* **The data**:
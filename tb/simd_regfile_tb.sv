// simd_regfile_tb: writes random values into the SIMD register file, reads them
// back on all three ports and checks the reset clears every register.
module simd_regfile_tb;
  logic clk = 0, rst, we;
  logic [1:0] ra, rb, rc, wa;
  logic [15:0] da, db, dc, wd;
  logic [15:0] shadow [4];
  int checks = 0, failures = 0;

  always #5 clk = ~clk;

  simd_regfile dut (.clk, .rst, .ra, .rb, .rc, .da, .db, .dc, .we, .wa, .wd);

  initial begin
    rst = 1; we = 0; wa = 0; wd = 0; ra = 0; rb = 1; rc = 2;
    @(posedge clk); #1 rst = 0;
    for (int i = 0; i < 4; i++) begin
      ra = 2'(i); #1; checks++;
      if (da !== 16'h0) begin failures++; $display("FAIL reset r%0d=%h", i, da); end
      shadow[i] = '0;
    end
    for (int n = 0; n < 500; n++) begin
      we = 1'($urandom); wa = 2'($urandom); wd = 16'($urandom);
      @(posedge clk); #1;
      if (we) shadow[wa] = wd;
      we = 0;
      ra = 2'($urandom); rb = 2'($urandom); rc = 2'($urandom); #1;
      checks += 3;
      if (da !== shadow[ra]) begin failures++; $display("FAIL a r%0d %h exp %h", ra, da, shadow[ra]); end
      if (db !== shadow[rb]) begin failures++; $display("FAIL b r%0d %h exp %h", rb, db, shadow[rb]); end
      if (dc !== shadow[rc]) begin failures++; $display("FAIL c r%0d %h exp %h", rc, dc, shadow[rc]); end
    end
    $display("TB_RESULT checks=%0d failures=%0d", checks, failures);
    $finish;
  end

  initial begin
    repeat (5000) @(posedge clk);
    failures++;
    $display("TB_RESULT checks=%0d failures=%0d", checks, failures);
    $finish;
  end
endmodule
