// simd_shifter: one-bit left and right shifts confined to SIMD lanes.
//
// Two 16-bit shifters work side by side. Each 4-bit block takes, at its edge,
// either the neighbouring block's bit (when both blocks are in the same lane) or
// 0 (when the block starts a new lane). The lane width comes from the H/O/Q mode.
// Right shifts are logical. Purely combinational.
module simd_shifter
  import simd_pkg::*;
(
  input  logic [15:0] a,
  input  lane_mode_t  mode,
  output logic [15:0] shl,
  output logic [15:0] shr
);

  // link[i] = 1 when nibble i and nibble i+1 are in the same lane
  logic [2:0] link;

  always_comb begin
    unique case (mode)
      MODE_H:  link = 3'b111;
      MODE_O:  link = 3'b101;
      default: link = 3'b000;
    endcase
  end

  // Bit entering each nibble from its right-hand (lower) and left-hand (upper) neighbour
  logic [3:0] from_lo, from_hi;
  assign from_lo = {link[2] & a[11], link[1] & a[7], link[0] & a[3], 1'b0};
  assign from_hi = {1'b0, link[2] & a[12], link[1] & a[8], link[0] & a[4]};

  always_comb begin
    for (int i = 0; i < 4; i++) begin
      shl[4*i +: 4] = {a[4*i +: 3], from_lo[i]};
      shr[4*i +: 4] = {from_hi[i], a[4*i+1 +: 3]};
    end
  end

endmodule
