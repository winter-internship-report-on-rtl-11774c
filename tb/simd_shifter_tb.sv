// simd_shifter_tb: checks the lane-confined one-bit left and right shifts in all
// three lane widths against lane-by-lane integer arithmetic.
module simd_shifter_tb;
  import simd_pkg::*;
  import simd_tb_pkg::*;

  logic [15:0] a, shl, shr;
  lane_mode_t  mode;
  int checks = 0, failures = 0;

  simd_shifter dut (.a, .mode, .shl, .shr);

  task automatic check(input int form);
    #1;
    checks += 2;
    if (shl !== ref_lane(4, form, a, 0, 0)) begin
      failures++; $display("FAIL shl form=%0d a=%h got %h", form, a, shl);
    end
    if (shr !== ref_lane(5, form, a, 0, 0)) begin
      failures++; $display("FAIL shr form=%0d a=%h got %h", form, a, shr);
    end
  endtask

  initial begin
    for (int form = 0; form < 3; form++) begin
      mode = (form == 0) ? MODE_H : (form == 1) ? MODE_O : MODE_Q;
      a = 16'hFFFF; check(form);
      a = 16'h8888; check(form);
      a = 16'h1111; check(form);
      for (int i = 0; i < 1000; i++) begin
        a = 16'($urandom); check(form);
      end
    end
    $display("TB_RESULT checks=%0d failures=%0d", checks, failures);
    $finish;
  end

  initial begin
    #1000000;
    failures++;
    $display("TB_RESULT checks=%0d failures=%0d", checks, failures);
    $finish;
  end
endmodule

* **What is being asked**:
Write out the data again in full. Match it exactly.

* **Problem solution**:
filename tb/simd_regfile_tb.sv
// simd_regfile_tb: writes random values into the SIMD register file, reads them
// back on all three ports and checks the reset clears every register.
module simd_regfile_tb;
  logic clk = 0, rst, we;
  logic [1:0] ra, rb, rc, wa;
  logic [15:0] da, db, dc, wd;
  logic [15:0] shadow [4];
  int checks = 0, failures = 0;

  always #5 clk = ~clk;

  simd_regfile dut (.clk, .rst, .ra, .rb, .rc, .da, .db, .dc, .we, .wa, .wd);

  initial begin
    rst = 1; we = 0; wa = 0; wd = 0; ra = 0; rb = 1; rc = 2;
    @(posedge clk); #1 rst = 0;
    for (int i = 0; i < 4; i++) begin
      ra = 2'(i); #1; checks++;
      if (da !== 16'h0) begin failures++; $display("FAIL reset r%0d=%h", i, da); end
      shadow[i] = '0;
    end
    for (int n = 0; n < 500; n++) begin
      we = 1'($urandom); wa = 2'($urandom); wd = 16'($urandom);
      @(posedge clk); #1;
      if (we) shadow[wa] = wd;
      we = 0;
      ra = 2'($urandom); rb = 2'($urandom); rc = 2'($urandom); #1;
      checks += 3;
      if (da !== shadow[ra]) begin failures++; $display("FAIL a r%0d %h exp %h", ra, da, shadow[ra]); end
      if (db !== shadow[rb]) begin failures++; $display("FAIL b r%0d %h exp %h", rb, db, shadow[rb]); end
      if (dc !== shadow[rc]) begin failures++; $display("FAIL c r%0d %h exp %h", rc, dc, shadow[rc]); end
    end
    $display("TB_RESULT checks=%0d failures=%0d", checks, failures);
    $finish;
  end

  initial begin
    repeat (5000) @(posedge clk);
    failures++;
    $display("TB_RESULT checks=%0d failures=%0d", checks, failures);
    $finish;
  end
endmodule
// simd_shifter: one-bit left and right shifts confined to SIMD lanes.
//
// Two 16-bit shifters work side by side. Each 4-bit block takes, at its edge,
// either the neighbouring block's bit (when both blocks are in the same lane) or
// 0 (when the block starts a new lane). The lane width comes from the H/O/Q mode.
// Right shifts are logical. Purely combinational.
module simd_shifter
  import simd_pkg::*;
(
  input  logic [15:0] a,
  input  lane_mode_t  mode,
  output logic [15:0] shl,
  output logic [15:0] shr
);

  // link[i] = 1 when nibble i and nibble i+1 are in the same lane
  logic [2:0] link;

  always_comb begin
    unique case (mode)
      MODE_H:  link = 3'b111;
      MODE_O:  link = 3'b101;
      default: link = 3'b000;
    endcase
  end

  // Bit entering each nibble from its right-hand (lower) and left-hand (upper) neighbour
  logic [3:0] from_lo, from_hi;
  assign from_lo = {link[2] & a[11], link[1] & a[7], link[0] & a[3], 1'b0};
  assign from_hi = {1'b0, link[2] & a[12], link[1] & a[8], link[0] & a[4]};

  always_comb begin
    for (int i = 0; i < 4; i++) begin
      shl[4*i +: 4] = {a[4*i +: 3], from_lo[i]};
      shr[4*i +: 4] = {from_hi[i], a[4*i+1 +: 3]};
    end
  end

endmodule
repository winter-internship-report-on-rtl-11774c
filename tb/simd_shifter_tb.sv
// simd_shifter_tb: checks the lane-confined one-bit left and right shifts in all
// three lane widths against lane-by-lane integer arithmetic.
module simd_shifter_tb;
  import simd_pkg::*;
  import simd_tb_pkg::*;

  logic [15:0] a, shl, shr;
  lane_mode_t  mode;
  int checks = 0, failures = 0;

  simd_shifter dut (.a, .mode, .shl, .shr);

  task automatic check(input int form);
    #1;
    checks += 2;
    if (shl !== ref_lane(4, form, a, 0, 0)) begin
      failures++; $display("FAIL shl form=%0d a=%h got %h", form, a, shl);
    end
    if (shr !== ref_lane(5, form, a, 0, 0)) begin
      failures++; $display("FAIL shr form=%0d a=%h got %h", form, a, shr);
    end
  endtask

  initial begin
    for (int form = 0; form < 3; form++) begin
      mode = (form == 0) ? MODE_H : (form == 1) ? MODE_O : MODE_Q;
      a = 16'hFFFF; check(form);
      a = 16'h8888; check(form);
      a = 16'h1111; check(form);
      for (int i = 0; i < 1000; i++) begin
        a = 16'($urandom); check(form);
      end
    end
    $display("TB_RESULT checks=%0d failures=%0d", checks, failures);
    $finish;
  end

  initial begin
    #1000000;
    failures++;
    $display("TB_RESULT checks=%0d failures=%0d", checks, failures);
    $finish;
  end
endmodule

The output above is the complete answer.